Figure~\ref{penetrations_constraints.fig} depicts

 the restriction
imposed on the linear loading profile by~\eq{slope}. Since $0\leq
\nu \leq 0.5$, the slope of the linear loading path must satisfy
$\absvl{c_i} < 6.0$ for $(\tilde{K}_i)_s$ to be negative
semi-definite. The corresponding slope angle, denoted $\beta$ in
Figure~\ref{penetrations_constraints.fig}, must satisfy
$\absvl{\beta} < 80.5^\circ$. However, $c_i$ must also satisfy the
friction cone constraint specified in~\eq{walton},  $\absvl{c_i} <
\mu (2-\nu)/2(1-\nu)$. For typical values friction coefficients in
the range $\mu \leq 1$, the linear loading path's slope must
satisfy the inequality $\absvl{c_i} < 1.5$. The corresponding
slope angle, denoted $\alpha$ in
Figure~\ref{penetrations_constraints.fig}, must satisfy
$\absvl{\alpha} < 56.3^\circ$. It follows that the negative
semi-definiteness of $(\tilde{K}_i)_s$ is typically {\em less
restrictive} than the friction cone constraint.
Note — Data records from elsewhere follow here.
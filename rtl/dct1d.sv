// dct1d: one N-point 1D DCT/IDCT unit (N even), used twice in the 2D design.
//
// Forward mode. The N input samples arrive in parallel. N/2 adder/subtractor
// cells fold the input with the cosine symmetry, V(i) = X(i) +/- X(N-1-i),
// and N vector inner products (vip) each hold one row of the folded cosine
// matrix: the N/2 "even" units compute
//   Z(2k)   = sum_i c(2k, i)   * (X(i) + X(N-1-i)),  i = 0 .. N/2-1,
// and the N/2 "odd" units
//   Z(2k+1) = sum_i c(2k+1, i) * (X(i) - X(N-1-i)).
// All N results appear in parallel.
//
// Inverse mode (this design's own mapping; only the claim that the same
// hardware can compute the inverse is given). The adder/subtractor cells are
// bypassed: even unit k takes the even-indexed inputs with the coefficients
// c(2m, k) and forms E(k), odd unit k takes the odd-indexed inputs with
// c(2m+1, k) and forms O(k), m = 0 .. N/2-1. A second row of N/2
// adder/subtractor cells at the output gives x(k) = E(k) + O(k) and
// x(N-1-k) = E(k) - O(k).
//
// The coefficients sit in registers inside the inner-product cells. They are
// reloaded from a constant table (dct_pkg::coef) after reset and whenever the
// mode changes, on the same clock edge that captures the input vector with its
// new mode, so consecutive vectors may use different modes.
//
// Timing: x_in and inverse_in are registered on the rising edge; y follows
// combinationally from the registered vector, one cycle after x_in was
// presented. Outputs have the full accumulator width, 2B + log2(N/2) + 1
// bits, with B-1 more fraction bits than the input.
module dct1d #(
  parameter int N     = 8,
  parameter int B     = 16,
  parameter int K     = 4,
  parameter int ACC_W = 2 * B + $clog2(N / 2) + 1
) (
  input  logic                    clk,
  input  logic                    rst_n,
  input  logic                    inverse_in,    // 0: DCT, 1: IDCT
  input  logic signed [B-1:0]     x_in [N],
  output logic signed [ACC_W-1:0] y    [N]
);

  localparam int H  = N / 2;
  localparam int VW = B + 1;

  // Constant coefficient sets: [bank][unit][idx]; bank 0 even, 1 odd.
  typedef logic signed [B-1:0] coef_t;

  function automatic coef_t fwd_coef(int bank, int unit, int idx);
    return coef_t'(dct_pkg::coef(N, B, 2 * unit + bank, idx));
  endfunction

  function automatic coef_t inv_coef(int bank, int unit, int idx);
    return coef_t'(dct_pkg::coef(N, B, 2 * idx + bank, unit));
  endfunction

  // Input register and mode register.
  logic signed [B-1:0] x_q [N];
  logic                inv_q;
  logic                loaded_q;    // coefficients valid since reset
  logic                coef_load;
  logic                inv_next;

  assign inv_next  = inverse_in;
  assign coef_load = !loaded_q || (inverse_in != inv_q);

  always_ff @(posedge clk or negedge rst_n) begin
    if (!rst_n) begin
      for (int i = 0; i < N; i++) x_q[i] <= '0;
      inv_q    <= 1'b0;
      loaded_q <= 1'b0;
    end else begin
      x_q      <= x_in;
      inv_q    <= inverse_in;
      loaded_q <= 1'b1;
    end
  end

  // Input folding: N/2 adder/subtractor cells.
  logic signed [B:0] fsum  [H];
  logic signed [B:0] fdiff [H];

  for (genvar i = 0; i < H; i++) begin : g_pre
    addsub_cell #(.W(B)) u_pre (
      .a   (x_q[i]),
      .b   (x_q[N-1-i]),
      .sum (fsum[i]),
      .diff(fdiff[i])
    );
  end

  // Inner products: bank 0 even, bank 1 odd.
  logic signed [ACC_W-1:0] acc [2][H];

  for (genvar bank = 0; bank < 2; bank++) begin : g_bank
    for (genvar u = 0; u < H; u++) begin : g_unit
      logic signed [B-1:0]  cin [H];
      logic signed [VW-1:0] vin [H];
      for (genvar c = 0; c < H; c++) begin : g_cell
        assign cin[c] = inv_next ? inv_coef(bank, u, c) : fwd_coef(bank, u, c);
        assign vin[c] = inv_q ? VW'(x_q[2*c+bank])
                              : ((bank == 0) ? fsum[c] : fdiff[c]);
      end
      vip #(.N(N), .B(B), .VW(VW), .K(K), .ACC_W(ACC_W)) u_vip (
        .clk      (clk),
        .rst_n    (rst_n),
        .coef_load(coef_load),
        .coef_in  (cin),
        .v        (vin),
        .y        (acc[bank][u])
      );
    end
  end

  // Output butterfly for the inverse, and output ordering.
  logic signed [ACC_W:0] bsum  [H];
  logic signed [ACC_W:0] bdiff [H];

  for (genvar k = 0; k < H; k++) begin : g_post
    addsub_cell #(.W(ACC_W)) u_post (
      .a   (acc[0][k]),
      .b   (acc[1][k]),
      .sum (bsum[k]),
      .diff(bdiff[k])
    );
  end

  always_comb begin
    for (int k = 0; k < H; k++) begin
      if (inv_q) begin
        y[k]     = bsum[k][ACC_W-1:0];
        y[N-1-k] = bdiff[k][ACC_W-1:0];
      end else begin
        y[2*k]   = acc[0][k];
        y[2*k+1] = acc[1][k];
      end
    end
  end

endmodule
Since the linear
loading path must always satisfy the friction cone constrain, the
matrix $(\tilde{K}_i)_s$ is automatically negative semi-definite
in typical linearly loaded grasps.

\noindent Since $t_i= J n_i$, the matrix $R_i= [ t_i \, n_i ]$ can
be written as $R_i= [ J n_i \, n_i ]$, where  $J
\!=\!\mbox{\scriptsize $\matwo{0}{-1}{1}{\,0}$}$. Hence the first
summand of~\eq{K_p} can be written as $DR(q_0)= [ J Dn_i(q_0) \,
Dn_i(q_0) ]$, and $\big(D R_i(q_0) \big) \mbox{\scriptsize
$\vctwo{f_i^t}{f_i^n}$} = ( f_i^t J + f_i^n I) Dn_i(q_0)$, where
$I$ is a $2\times 2$ identity matrix. Let us now compute the
second summand in~\eq{K_p}. According to the Hertz-Walton model,
the force components $(f_i^t,f_i^n)$ are given by
 \beq{vf}
 \vctwo{f_i^t (\mbox{\small
$\vect{\Dg}_i,\dot{\vect{\Dg}}_i$} )}{f_i^n (\mbox{\small
$\vect{\Dg}_i,\dot{\vect{\Dg}}_i$} )} =
\vctwo{-h_i(\Dg_i^t,\Dg_i^n)}{g_i(\Dg_i^n)} + \vctwo{-\Dg_i^n
\!\cdot\! \Pg_i^t(\mbox{\small $\dot{\Dg}_i^t$})}{\Dg_i^n
\!\cdot\! \Pg_i^n(\mbox{\small $\dot{\Dg}_i^n)$}}\!.
 \eeq
\noindent The derivative of $(f_i^t,f_i^n)$ with respect to
$\vect{\Dg}_i$ at $(q_0,0)$ is given by
\[
 \att{\vctwo{\frac{\partial}{\partial \vect{\Dg}_i}
f_i^t(\mbox{\small $\vect{\Dg}_i,\dot{\vect{\Dg}}_i$})}{
\frac{\partial}{\partial \vect{\Dg}_i} f_i^n(\mbox{\small
$\vect{\Dg}_i,\dot{\vect{\Dg}}_i$})}}{\!\!\!\mbox{\tiny
$\begin{array}{l} p_1 \!=\! q_0 \\ p_2 \!=\! 0
 \end{array}$}}
 \!\!\!= K_i(q_0) +
\att{\matwo{-\Pg_i^t(\mbox{\small
$\dot{\Dg}_i^t$})}{0}{\Pg_i^n(\mbox{\small $\dot{\Dg}_i^n)$}}{0}}{
\!\!\!\mbox{\tiny $\begin{array}{l} p_1 \!=\! q_0 \\ p_2 \!=\! 0
 \end{array}$}}
\!\!\!= K_i(q_0),
\]
where we used the fact that $\dot{\Dg}_i^t \!=\! \dot{\Dg}_i^n
\!=\! 0$ at $p_2=0$, and consequently  $\Pg_i^t(0)=\Pg_i^n(0)=0$.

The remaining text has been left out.